O processo
revolucionário é o desenvolvimento, por etapas, de certas tendências
desregradas do homem ocidental e cristão, e dos erros delas nascidos. Em cada
etapa, essas tendências e erros têm um aspecto próprio. A Revolução vai, pois,
se metamorfoseando ao longo da História.
Essas
metamorfoses que se observam nas grandes linhas gerais da Revolução, se
repetem, em ponto menor, no interior de cada grande episódio dela.
Assim, o
espírito da Revolução Francesa, em sua primeira fase, usou máscara e linguagem
aristocrática e até eclesiástica. Freqüentou a corte e sentou-se à mesa do
Conselho do Rei. Depois, tornou-se burguês e trabalhou pela extinção incruenta
da monarquia e da nobreza, e por uma velada e pacífica supressão da Igreja
Católica. Logo que pôde, fez-se jacobino, e se embriagou de sangue no Terror.
Mas os excessos
praticados pela facção jacobina despertaram reações. Ele voltou atrás, percorrendo
as mesmas etapas. De jacobino transformou-se em burguês no Diretório, com
Napoleão estendeu a mão à Igreja e abriu as portas à nobreza exilada, e, por
fim, aplaudiu a volta dos Bourbons. Terminada a Revolução Francesa, não termina
com isto o processo revolucionário. Ei-lo que torna a explodir com a queda de
Carlos X e a ascensão de Luís Felipe, e assim por sucessivas metamorfoses,
aproveitando seus sucessos e mesmo seus insucessos, chegou ele até o paroxismo
de nossos dias.
A Revolução usa,
pois, suas metamorfoses não só para avançar, como também para operar os recuos
táticos que tão freqüentemente lhe têm sido necessários. Por vezes, movimento
sempre vivo, ela tem simulado estar morta. E é esta uma de suas metamorfoses
mais interessantes. Na aparência, a situação de um determinado país se
apresenta como inteiramente tranqüila. A reação contra-revolucionária se
distende e adormece. Mas, nas profundidades da vida religiosa, cultural,
social, ou econômica, a fermentação revolucionária vai sempre ganhando terreno.
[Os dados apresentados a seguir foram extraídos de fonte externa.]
// rate_alu: 16-bit rate-format adder/subtractor with comparator.
//
// res = a + b (sub = 0) or a - b (sub = 1), both in ATM rate format, and
// c_gt_res = (c > res). The egress path uses it as the QC_i accumulation
// condition (CCR - MCR compared with delta*ER); the ingress path uses it to
// form ER(engine) + MCR and compare it with the ER of a backward RM cell.
// The document calls for a rate-format adder and comparator because they are
// smaller than 32-bit floating point units; how they work is this design's:
// operands are expanded to a fixed-point value with 9 fractional bits
// (1.m shifted left by e), added or subtracted exactly, and the result is
// renormalised to rate format with truncation. Negative differences and
// results below 1 cell/s give 0 (nz = 0); overflow saturates. Combinational.
module rate_alu
  import abr_pkg::*;
(
  input  rate_t a,
  input  rate_t b,
  input  logic  sub,
  input  rate_t c,
  output rate_t res,
  output logic  c_gt_res
);
  logic [41:0] fa, fb, fs;
  logic [5:0]  p;
  logic [41:0] nrm;
  logic [5:0]  e;

  always_comb begin
    fa = a[14] ? (42'({1'b1, a[8:0]}) << a[13:9]) : 42'h0;
    fb = b[14] ? (42'({1'b1, b[8:0]}) << b[13:9]) : 42'h0;
    if (sub) fs = (fa > fb) ? fa - fb : 42'h0;
    else     fs = fa + fb;
    p = 6'd0;
    for (int i = 0; i < 42; i++)
      if (fs[i]) p = 6'(i);
    nrm = fs << (6'd41 - p);          // leading one to bit 41
    e   = p - 6'd9;
    if (p < 6'd9 || fs == 0) res = 16'h0000;
    else if (p > 6'd40)      res = {2'b01, 5'd31, 9'h1FF};
    else                     res = {2'b01, e[4:0], nrm[40:32]};
    c_gt_res = rate_gt(c, res);
  end
endmodule
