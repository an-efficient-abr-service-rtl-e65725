// tb_rate_alu: checks the rate-format adder/subtractor and comparator. The
// expected result is the exact real sum or difference truncated to rate
// format (0 for negative or sub-1 results); the comparator output is checked
// against the real values.
module tb_rate_alu;
  import tb_pkg::*;
  logic [15:0] a, b, c, res;
  logic        sub, c_gt_res;
  int checks = 0, failures = 0;

  rate_alu dut (.a, .b, .sub, .c, .res, .c_gt_res);

  initial begin
    #1000000;
    failures++;
    $display("TB_RESULT checks=%0d failures=%0d", checks, failures);
    $finish;
  end

  function automatic logic [15:0] rnd_rate();
    logic [15:0] r;
    r = {2'b01, 5'($urandom_range(0, 24)), 9'($urandom)};
    if ($urandom_range(0, 15) == 0) r[14] = 1'b0;   // some zero rates
    return r;
  endfunction

  initial begin
    real va, vb, vr;
    logic [15:0] exp_r;
    for (int i = 0; i < 5000; i++) begin
      a = rnd_rate(); b = rnd_rate(); sub = 1'($urandom);
      if (i % 5 == 0) b = {b[15:14], a[13:9], b[8:0]};  // same exponent
      c = (i % 3 == 0) ? res : rnd_rate();
      #1;
      c = (i % 3 == 0) ? res : c;
      #1;
      va = rate2r(a); vb = rate2r(b);
      vr = sub ? va - vb : va + vb;
      exp_r = r2rate(vr);
      checks++;
      if (res !== exp_r) begin
        failures++; $display("FAIL %h %s %h = %h expected %h", a, sub ? "-" : "+", b, res, exp_r);
      end
      checks++;
      if (c_gt_res !== (rate2r(c) > rate2r(exp_r))) begin
        failures++; $display("FAIL compare %h > %h gave %b", c, res, c_gt_res);
      end
    end
    $display("TB_RESULT checks=%0d failures=%0d", checks, failures);
    $finish;
  end
endmodule
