// egress_cell: egress cell decoder and encoder.
//
// Cells pass through a two-cell buffer (cell_buffer). While a cell arrives
// the decoder reads the PTI in header byte 3: PTI = 110 is an RM cell, any
// other value a data cell. For an RM cell it reads the message type (DIR, BN),
// CCR and MCR and runs the CRC-10 checker over the payload. A forward RM
// cell sent by the source (DIR = 0, BN = 0) raises rm_start for one cycle
// once its MCR has been read, with ccr/mcr valid, so the QC_i division can
// start early; when the last byte is in, rm_end pulses with crc_ok, which
// tells the QC_i accumulator to keep or drop the result. For a data cell the
// EFCI marker sets the EFCI bit (PTI bit 1, byte 3 bit 2) as the cell leaves
// if congestion (queue length above the EFCI threshold) was high when its
// header arrived. The payload is not changed, so no new CRC is needed. RM
// cells are forwarded unchanged. The document gives this structure (RM cell
// detector, CRC checker, EFCI marker, cell buffer) and the PTI/DIR/BN rules;
// byte offsets follow the standard RM cell layout and the buffering scheme
// is this design's choice.
module egress_cell
  import abr_pkg::*;
(
  input  logic       clk,
  input  logic       rst_n,
  input  logic       rx_valid,
  input  logic       rx_soc,
  input  logic [7:0] rx_data,
  output logic       rx_ready,
  input  logic       tx_ready,
  output logic       tx_valid,
  output logic       tx_soc,
  output logic [7:0] tx_data,
  input  logic       congestion,   // EFCI condition from the queue-length comparator
  output logic       rm_start,     // forward RM cell from the source: CCR/MCR valid
  output rate_t      ccr,
  output rate_t      mcr,
  output logic       rm_end,       // end of that cell, crc_ok valid
  output logic       crc_ok,
  output logic       efci_marked   // a data cell left with EFCI set by this unit
);
  logic       wr_en, wr_bank, wr_last, rd_bank, rd_fire;
  logic [5:0] wr_idx, rd_idx;
  logic [7:0] buf_data;
  logic       is_rm, fwd_src;
  logic [7:0] ccr_hi, mcr_hi;
  logic [1:0] crc_hi;
  logic [1:0] mark;
  logic [9:0] crc_q, crc_nxt;

  cell_buffer u_buf (
    .clk, .rst_n,
    .in_valid(rx_valid), .in_soc(rx_soc), .in_data(rx_data), .in_ready(rx_ready),
    .wr_en, .wr_idx, .wr_bank, .wr_last,
    .out_ready(tx_ready), .out_valid(tx_valid), .out_soc(tx_soc), .out_data(buf_data),
    .rd_idx, .rd_bank, .rd_fire
  );

  crc10 u_crc (
    .clk, .rst_n,
    .clear(wr_en && wr_idx == 6'(IDX_PAYLOAD - 1)),
    .en(wr_en && wr_idx >= 6'(IDX_PAYLOAD) && wr_idx <= 6'(IDX_CRC_HI)),
    .six(wr_idx == 6'(IDX_CRC_HI)),
    .data(rx_data),
    .crc(crc_q), .nxt(crc_nxt)
  );

  always_ff @(posedge clk or negedge rst_n) begin
    if (!rst_n) begin
      is_rm <= 1'b0; fwd_src <= 1'b0; ccr_hi <= '0; mcr_hi <= '0; crc_hi <= '0;
      ccr <= '0; mcr <= '0; rm_start <= 1'b0; rm_end <= 1'b0; crc_ok <= 1'b0;
      mark <= 2'b00;
    end else begin
      rm_start <= 1'b0;
      rm_end   <= 1'b0;
      if (wr_en) begin
        unique case (int'(wr_idx))
          IDX_PTI: begin
            is_rm          <= (rx_data[3:1] == PTI_RM);
            mark[wr_bank]  <= !rx_data[3] && congestion;
          end
          IDX_MSGTYPE: fwd_src <= !rx_data[MT_DIR] && !rx_data[MT_BN];
          IDX_CCR:     ccr_hi  <= rx_data;
          IDX_CCR + 1: ccr     <= {ccr_hi, rx_data};
          IDX_MCR:     mcr_hi  <= rx_data;
          IDX_MCR + 1: begin
            mcr      <= {mcr_hi, rx_data};
            rm_start <= is_rm && fwd_src;
          end
          IDX_CRC_HI:  crc_hi  <= rx_data[1:0];
          IDX_CRC_LO: begin
            rm_end <= is_rm && fwd_src;
            crc_ok <= (crc_q == {crc_hi, rx_data});
          end
          default: ;
        endcase
      end
    end
  end

  always_comb begin
    tx_data = buf_data;
    if (rd_idx == 6'(IDX_PTI) && mark[rd_bank]) tx_data = buf_data | 8'h04;
  end
  assign efci_marked = rd_fire && rd_idx == 6'(IDX_PTI) && mark[rd_bank];
endmodule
E, ao cabo desse aparente interstício, explode uma convulsão inesperada,
freqüentemente maior que as anteriores.”
(...)
“Perestroika” e “glasnost”:
desmantelamento da III Revolução (Comunismo), ou metamorfose do comunismo?
No ocaso do ano
de 1989, aos supremos dirigentes do comunismo internacional, pareceu afinal
chegado o momento de lançar uma imensa cartada política, a maior da história do
comunismo. Esta consistiria em derrubar a cortina de ferro e o Muro de Berlim,
o que, produzindo seus efeitos de forma simultânea à execução dos programas
“liberalizantes” da glasnost (1985) e da perestroika (1986), precipitaria o aparente
desmantelamento da III Revolução no mundo
soviético.
Por sua vez, tal
desmantelamento atrairia para seu supremo promotor e executor, Mikhail
Gorbachev, a simpatia enfática e a confiança sem reservas das potências
econômicas estatais e de muitos dos poderes econômicos privados do Primeiro
Mundo.
A partir disto,
o Kremlin poderia esperar um fluxo assombroso de recursos financeiros a favor
de suas vazias arcas. Essas esperanças foram muito amplamente confirmadas pelos
fatos, proporcionando a Gorbachev e à sua equipe a possibilidade de continuar
flutuando, com o timão na mão, sobre o mar de miséria, de indolência e de
inação, em face do qual a infeliz população russa, sujeita até há pouco ao capitalismo
de Estado integral, vai se havendo, até o momento, com uma passividade
desconcertante. Passividade esta propícia à generalização do marasmo, do caos,
e quiçá à formação de uma crise conflitual interna suscetível, por sua vez, de
degenerar em uma guerra civil... ou mundial.
(...)
Da perestroika, sim, da qual não é possível duvidar
que seja um requinte do comunismo, pois o confessa seu próprio autor no ensaio
propagandístico “Perestroika – Novas idéias para o
meu país e o mundo”
(Ed. Best Seller, São Paulo, 1987, p. 35): “A
finalidade desta reforma é garantir .... a transição de um sistema de direção
excessivamente centralizado e dependente de ordens superiores para um sistema
democrático baseado na combinação de centralismo democrático e autogestão”. Autogestão
esta que, de mais a mais, era “o
objetivo supremo do Estado soviético”, segundo estabelecia a própria
Constituição da ex-URSS em seu Preâmbulo.
O ódio e a violência,
metamorfoseados, geram a guerra psicológica
revolucionária total.
Para melhor
apreendermos o alcance dessas imensas transformações ocorridas no quadro da III Revolução, será necessário analisarmos em seu
conjunto a grande esperança atual do comunismo, que é a guerra revolucionária
psicológica.
Embora nascido
necessariamente do ódio, e voltado por sua própria lógica interna para o uso da
violência exercida por meio de guerras, revoluções e atentados, o comunismo
internacional se viu compelido por grandes modificações em profundidade da
opinião pública, a dissimular seu rancor, bem como a fingir ter desistido das
guerras e das revoluções. Já o dissemos.
Ora, se tais
desistências fossem sinceras, de tal maneira ele se desmentiria a si próprio,
que se autodemoliria. Longe disto, usa ele o sorriso tão-somente como arma de
agressão e de guerra, e não extingue a violência, mas a transfere do campo de
operação do físico e palpável, para o das atuações psicológicas impalpáveis.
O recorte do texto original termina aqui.